The British composer-organist Edwin Lemare is probably best known for his transcriptions. Among the most popular and poignant of these is the Irish Tune from County Derry, immortalised as Danny Boy. As it happens heartfelt playing, apt registrations and a superb recording make Jacobson’s version very special too.
The most substantial work on this disc are the Trois Préludes et Fugues by the great French composer, organist and improviser Marcel Dupré. I’m more used to hearing these virtuoso pieces on a Cavaillé-Coll, but this awesome Aeolian certainly gives M. Aristide’s behemoths a run for their money. The contrapuntal writing is clear and well focused, as are those magnificent panoplies of sound. Perhaps others play the Op. 7 with a little more panache – daring, even – but Jacobson’s steady, thoughtful progress has its own rewards. Most important, perhaps, is that he scales and paces this music with great authority and skill.
After all that showmanship the lovely cadences of Vaughan Williams’ Rhosymedre (Lovely), based on a Welsh hymn tune by John David Edwards (1805-1885), find the organ at its full, open-hearted best.

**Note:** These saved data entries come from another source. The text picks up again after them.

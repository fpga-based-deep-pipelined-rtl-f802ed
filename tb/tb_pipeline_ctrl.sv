// tb_pipeline_ctrl: self-checking test of the (image, head) task scheduler.
// Each of the five stages is modelled by a process that pulses stage_done a
// random 2..12 cycles after its stage_start. The testbench checks in every
// pipeline step that stage s holds task number (step - 1 - s) in
// (image, head) order, that exactly the stages holding a task are started,
// that no advance happens before every started stage has finished, that a
// run of n tasks takes n + 5 advance pulses and ends with one 'done', and
// that five tasks are in flight at once when there are enough of them.
module tb_pipeline_ctrl;
  localparam int NSTAGE = 5, HEADS = 3, IMG_SLOTS = 2;

  logic       clk = 1'b0, rst_n = 1'b0, start = 1'b0;
  logic [1:0] num_images = '0;
  logic       busy, done, advance;
  logic       stage_start [NSTAGE];
  logic       stage_done  [NSTAGE];
  logic       task_valid  [NSTAGE];
  logic       task_img    [NSTAGE];
  logic [1:0] task_head   [NSTAGE];
  int         pending [NSTAGE];
  int         checks = 0, failures = 0;
  int         step, max_inflight, ndone;

  pipeline_ctrl #(.NSTAGE(NSTAGE), .HEADS(HEADS), .IMG_SLOTS(IMG_SLOTS)) dut (
    .clk(clk), .rst_n(rst_n), .start(start), .num_images(num_images), .busy(busy),
    .done(done), .advance(advance), .stage_start(stage_start), .stage_done(stage_done),
    .task_valid(task_valid), .task_img(task_img), .task_head(task_head));

  always #5 clk = ~clk;

  initial begin
    repeat (20000) @(posedge clk);
    failures++;
    $display("TB_RESULT checks=%0d failures=%0d", checks, failures);
    $finish;
  end

  task automatic chk(input bit ok, input string what);
    checks++;
    if (!ok) begin
      failures++;
      if (failures < 20) $display("FAIL %s", what);
    end
  endtask

  // stage models: -1 idle, 0 finished, >0 cycles left
  always @(posedge clk) begin
    for (int s = 0; s < NSTAGE; s++) begin
      stage_done[s] <= 1'b0;
      if (stage_start[s]) pending[s] <= 2 + int'($urandom % 11);
      else if (pending[s] > 1) pending[s] <= pending[s] - 1;
      else if (pending[s] == 1) begin
        pending[s] <= 0;
        stage_done[s] <= 1'b1;
      end
    end
  end

  // per-cycle protocol checks
  always @(negedge clk) begin
    if (rst_n) begin
      automatic int inflight = 0;
      if (advance) begin
        for (int s = 0; s < NSTAGE; s++)
          chk(pending[s] <= 0, $sformatf("advance while stage %0d busy", s));
        step++;
      end
      for (int s = 0; s < NSTAGE; s++) begin
        if (stage_start[s]) begin
          automatic int t = step - 1 - s;
          chk(task_valid[s], "start of an empty stage");
          chk(int'(task_img[s]) == t / HEADS && int'(task_head[s]) == t % HEADS,
              $sformatf("stage %0d task (%0d,%0d) at step %0d", s, task_img[s], task_head[s], step));
        end
        if (task_valid[s]) inflight++;
      end
      if (inflight > max_inflight) max_inflight = inflight;
      if (done) ndone++;
    end
  end

  task automatic run(input int nimg);
    int ntask = nimg * HEADS;
    step = 0;
    max_inflight = 0;
    ndone = 0;
    @(negedge clk);
    num_images = 2'(nimg);
    start = 1'b1;
    @(negedge clk);
    start = 1'b0;
    while (busy) @(negedge clk);
    repeat (2) @(negedge clk);
    chk(step == ntask + NSTAGE, $sformatf("%0d advances for %0d tasks", step, ntask));
    chk(ndone == 1, "one done pulse");
    chk(max_inflight == ((ntask < NSTAGE) ? ntask : NSTAGE),
        $sformatf("max tasks in flight %0d", max_inflight));
  endtask

  initial begin
    for (int s = 0; s < NSTAGE; s++) pending[s] = -1;
    repeat (2) @(negedge clk);
    rst_n = 1'b1;
    run(2);
    run(1);
    $display("TB_RESULT checks=%0d failures=%0d", checks, failures);
    $finish;
  end
endmodule
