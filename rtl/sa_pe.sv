// sa_pe: one processing element of the output-stationary systolic array.
//
// Row data (an element of the left operand) enters from the left and column
// data (an element of the right operand) from the top. When the row-data
// valid flag is set the PE adds their single-precision product to its
// accumulator; in every cycle it passes both operands and the flag on to its
// right and lower neighbours through registers, one cycle later. 'clear'
// zeroes the accumulator (it has priority over a valid operand pair). The
// accumulator is read on 'acc'. Latency: one cycle per hop and per MAC.
// The array organisation follows the systolic-array figure of the design;
// output-stationary dataflow and a one-cycle multiply-add are this design's
// choices.
module sa_pe
  import fp32_pkg::*;
(
  input  logic  clk,
  input  logic  rst_n,
  input  logic  clear,
  input  logic  a_valid_in,
  input  fp32_t a_in,
  input  fp32_t b_in,
  output logic  a_valid_out,
  output fp32_t a_out,
  output fp32_t b_out,
  output fp32_t acc
);
  always_ff @(posedge clk or negedge rst_n) begin
    if (!rst_n) begin
      a_valid_out <= 1'b0;
      a_out       <= FP_ZERO;
      b_out       <= FP_ZERO;
      acc         <= FP_ZERO;
    end else begin
      a_valid_out <= a_valid_in;
      a_out       <= a_in;
      b_out       <= b_in;
      if (clear)           acc <= FP_ZERO;
      else if (a_valid_in) acc <= fp_add(acc, fp_mul(a_in, b_in));
    end
  end
endmodule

What a lovely, embraceable instrument this is, and how impeccably behaved. Even in ceremonial mode, as in Gloucester Cathedral organist and composer Herbert Brewer’s Marche Héroïque, this Aeolian processes with a quiet dignity that’s so utterly British. Once again the recording team capture all the fanfare and unfettered dynamics of this extraordinary instrument.
That’s followed by something very different: Jesus Loves Me, US composer William Bolcom’s spare but rather affecting take on the well-known children’s hymn. But this recital ends as it began with a guaranteed crowd-pleaser; it’s the French master Eugène Gigout’s Grand Chœur Dialogué in Scott McIntosh’s bold, bracing arrangement for organ and brass. The steel and sting of the Amalgam Ensemble makes for a thrilling contrast with the warm, weighty organ. What a knock-out; indeed, if an audience were present this spirited sign-off would surely elicit a spontaneous roar of approbation.
A fabulous instrument, superbly played and recorded; an absolute must for organ fans.